:: Source data

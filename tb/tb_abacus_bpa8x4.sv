// tb_abacus_bpa8x4 -- exhaustive self-check of the 8x4 binary-to-abacus
// converter.
//
// For all 4096 pairs (B, A) each of the six output digits must be the
// thermometer code of the matching radix-4 digit of B*A.
module tb_abacus_bpa8x4;
  import abacus_pkg::*;

  logic   [7:0] b;
  logic   [3:0] a;
  bead3_t [5:0] o;
  int checks = 0, failures = 0;

  abacus_bpa8x4 dut (.b(b), .a(a), .o(o));

  function automatic logic [5:0] therm(int n);
    return 6'((1 << n) - 1);
  endfunction

  initial begin
    #1000000;
    failures++;
    $display("watchdog expired");
    $display("TB_RESULT checks=%0d failures=%0d", checks, failures);
    $finish;
  end

  initial begin
    for (int bv = 0; bv < 256; bv++) begin
      for (int av = 0; av < 16; av++) begin
        int prod;
        b = 8'(bv); a = 4'(av);
        #1;
        prod = bv * av;
        for (int j = 0; j < 6; j++) begin
          checks++;
          if (o[j] !== 3'(therm((prod >> (2 * j)) % 4))) begin
            failures++; $display("FAIL %0d*%0d digit %0d = %b", bv, av, j, o[j]);
          end
        end
      end
    end
    $display("TB_RESULT checks=%0d failures=%0d", checks, failures);
    $finish;
  end
endmodule
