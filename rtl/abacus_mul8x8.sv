// abacus_mul8x8 -- 8x8-bit unsigned multiplier on the Chinese-abacus principle.
//
// The same three steps as the 4x4 multiplier, one size up. (1) Two 8x4
// binary-to-abacus converters form B x A3..A0 and B x A7..A4 as six radix-4
// digits of three beads each; the second is worth 16 times the first, so it
// lines up two digits higher. (2) In the four digit positions where both
// overlap (2 to 5) a PA cell counts the two digits into six beads. (3) A
// chain of TB cells turns each count into two product bits and a carry.
// Digits 0 and 1 come from the low converter alone and are only decoded.
// Digit 6 (the high converter's digit 4 plus the carry) uses a TB cell whose
// beads K3..K5 are zero, and digit 7 a TB1 cell, as the top digit of the 4x4
// multiplier does.
// The paper gives this multiplier's make-up (two 8x4 converters, four PA and
// four TB modules) and its three steps but no wiring diagram; the handling of
// digits 0, 1, 6 and 7 is this design's choice, modelled on the 4x4 version.
//
// Interface: a = multiplier A7..A0, b = multiplicand B7..B0, p = P15..P0.
// Timing: combinational; the TB carry chain runs from digit 2 to digit 7.
module abacus_mul8x8
  import abacus_pkg::*;
(
  input  logic [7:0]  a,
  input  logic [7:0]  b,
  output logic [15:0] p
);

  bead3_t [5:0] dig_lo, dig_hi;  // B x A lo, B x A hi (weight 16)
  bead6_t [5:2] k_sum;           // PA counts of digit positions 2..5
  logic   [7:2] c_tb;            // c_tb[j]: carry into digit j (c_tb[2] = 0)

  abacus_bpa8x4 u_bpa_lo (.b(b), .a(a[3:0]), .o(dig_lo));
  abacus_bpa8x4 u_bpa_hi (.b(b), .a(a[7:4]), .o(dig_hi));

  abacus_bead3_to_bin u_dec0 (.l(dig_lo[0]), .p(p[1:0]));
  abacus_bead3_to_bin u_dec1 (.l(dig_lo[1]), .p(p[3:2]));

  always_comb c_tb[2] = 1'b0;

  for (genvar j = 2; j <= 5; j++) begin : g_col
    abacus_pa u_pa (.x(dig_hi[j-2]), .y(dig_lo[j]), .k(k_sum[j]));
    abacus_therm2bin u_tb (
      .k(k_sum[j]), .cin(c_tb[j]), .s(p[2*j+1:2*j]), .cout(c_tb[j+1])
    );
  end

  abacus_therm2bin u_tb6 (
    .k({3'b000, dig_hi[4]}), .cin(c_tb[6]), .s(p[13:12]), .cout(c_tb[7])
  );
  abacus_therm2bin_top u_tb7 (.k(dig_hi[5]), .cin(c_tb[7]), .s(p[15:14]));

endmodule
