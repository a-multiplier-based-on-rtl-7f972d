// tb_abacus_mul8x8 -- exhaustive self-check of the 8x8 multiplier.
//
// Sweeps all 65536 operand pairs and compares P with A*B computed by the
// simulator.
module tb_abacus_mul8x8;

  logic [7:0]  a, b;
  logic [15:0] p;
  int checks = 0, failures = 0;

  abacus_mul8x8 dut (.a(a), .b(b), .p(p));

  initial begin
    #1000000;
    failures++;
    $display("watchdog expired");
    $display("TB_RESULT checks=%0d failures=%0d", checks, failures);
    $finish;
  end

  initial begin
    for (int n = 0; n < 65536; n++) begin
      {a, b} = 16'(n);
      #1;
      checks++;
      if (p !== 16'(int'(a) * int'(b))) begin
        failures++;
        if (failures < 20) $display("FAIL %0d x %0d = %0d", a, b, p);
      end
    end
    $display("TB_RESULT checks=%0d failures=%0d", checks, failures);
    $finish;
  end
endmodule
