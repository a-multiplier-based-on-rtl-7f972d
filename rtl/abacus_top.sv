// abacus_top -- the 4x4 and the 8x8 abacus multipliers side by side.
//
// The two multipliers are independent circuits of the same family; each has
// its own operands and product. Both are purely combinational: the product is
// valid one propagation delay after the operands change, with no clock,
// reset or handshake.
//
// Interface: a4 x b4 = p4 (4x4 bits), a8 x b8 = p8 (8x8 bits), unsigned.
module abacus_top (
  input  logic [3:0]  a4,
  input  logic [3:0]  b4,
  output logic [7:0]  p4,
  input  logic [7:0]  a8,
  input  logic [7:0]  b8,
  output logic [15:0] p8
);

  abacus_mul4x4 u_mul4 (.a(a4), .b(b4), .p(p4));
  abacus_mul8x8 u_mul8 (.a(a8), .b(b8), .p(p8));

endmodule
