// tb_abacus_top -- end-to-end check of both multipliers at full size.
//
// Sweeps every operand pair of the 4x4 multiplier (256) and of the 8x8
// multiplier (65536) in parallel, the 4x4 sweep repeating, and compares each
// product with the simulator's own multiplication. It also counts how often
// each carry mechanism of the bead adders was exercised and counts a failure
// for any that never was:
//   - the PR carry inside a 4x2 converter,
//   - the TB carry chain reaching the top digit (4x4 and 8x8),
//   - the PA7_4 carry and a double carry out of a PA11_5 in the 8x4 converter,
//   - the PAC7_4 carry into the PA3_3 top digit,
//   - a full six-bead PA count (both digits 3).
module tb_abacus_top;

  logic [3:0]  a4, b4;
  logic [7:0]  p4;
  logic [7:0]  a8, b8;
  logic [15:0] p8;
  int checks = 0, failures = 0;
  int n_pr_carry = 0, n_tb_carry4 = 0, n_tb_carry8 = 0;
  int n_pa7_4_carry = 0, n_pa11_5_double = 0, n_pac7_4_carry = 0, n_pa_full = 0;

  abacus_top dut (.a4(a4), .b4(b4), .p4(p4), .a8(a8), .b8(b8), .p8(p8));

  initial begin
    #1000000;
    failures++;
    $display("watchdog expired");
    $display("TB_RESULT checks=%0d failures=%0d", checks, failures);
    $finish;
  end

  task automatic expect_seen(string what, int count);
    checks++;
    $display("%-34s %0d", what, count);
    if (count == 0) begin
      failures++; $display("FAIL mechanism never exercised: %s", what);
    end
  endtask

  initial begin
    for (int n = 0; n < 65536; n++) begin
      {a8, b8} = 16'(n);
      {a4, b4} = 8'(n);
      #1;
      checks += 2;
      if (p8 !== 16'(int'(a8) * int'(b8))) begin
        failures++;
        if (failures < 20) $display("FAIL 8x8: %0d x %0d = %0d", a8, b8, p8);
      end
      if (p4 !== 8'(int'(a4) * int'(b4))) begin
        failures++;
        if (failures < 20) $display("FAIL 4x4: %0d x %0d = %0d", a4, b4, p4);
      end
      if (dut.u_mul4.u_bpa_lo.c_pr || dut.u_mul4.u_bpa_hi.c_pr) n_pr_carry++;
      if (dut.u_mul4.c_tb2)                                      n_tb_carry4++;
      if (dut.u_mul8.c_tb[7])                                    n_tb_carry8++;
      if (dut.u_mul8.u_bpa_lo.c1)                                n_pa7_4_carry++;
      if (dut.u_mul8.u_bpa_lo.c3_1 && dut.u_mul8.u_bpa_lo.c3_2)  n_pa11_5_double++;
      if (dut.u_mul8.u_bpa_lo.c4)                                n_pac7_4_carry++;
      if (dut.u_mul8.k_sum[3][5])                                n_pa_full++;
    end
    expect_seen("PR carry (4x2 converter)", n_pr_carry);
    expect_seen("TB carry into top digit, 4x4", n_tb_carry4);
    expect_seen("TB carry into top digit, 8x8", n_tb_carry8);
    expect_seen("PA7_4 carry (8x4 converter)", n_pa7_4_carry);
    expect_seen("PA11_5 double carry", n_pa11_5_double);
    expect_seen("PAC7_4 carry into PA3_3", n_pac7_4_carry);
    expect_seen("PA six-bead count", n_pa_full);
    $display("TB_RESULT checks=%0d failures=%0d", checks, failures);
    $finish;
  end
endmodule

::::

*What needs to be done*:
Could you return exactly the stretch of the data above that starts at the line with "and a carry." and ends at the line with "the handling of", both lines included?

*Result for this task*:
// chain of TB cells turns each count into two product bits and a carry.
// Digits 0 and 1 come from the low converter alone and are only decoded.
// Digit 6 (the high converter's digit 4 plus the carry) uses a TB cell whose
// beads K3..K5 are zero, and digit 7 a TB1 cell, as the top digit of the 4x4
// multiplier does.
// The paper gives this multiplier's make-up (two 8x4 converters, four PA and
// four TB modules) and its three steps but no wiring diagram; the handling of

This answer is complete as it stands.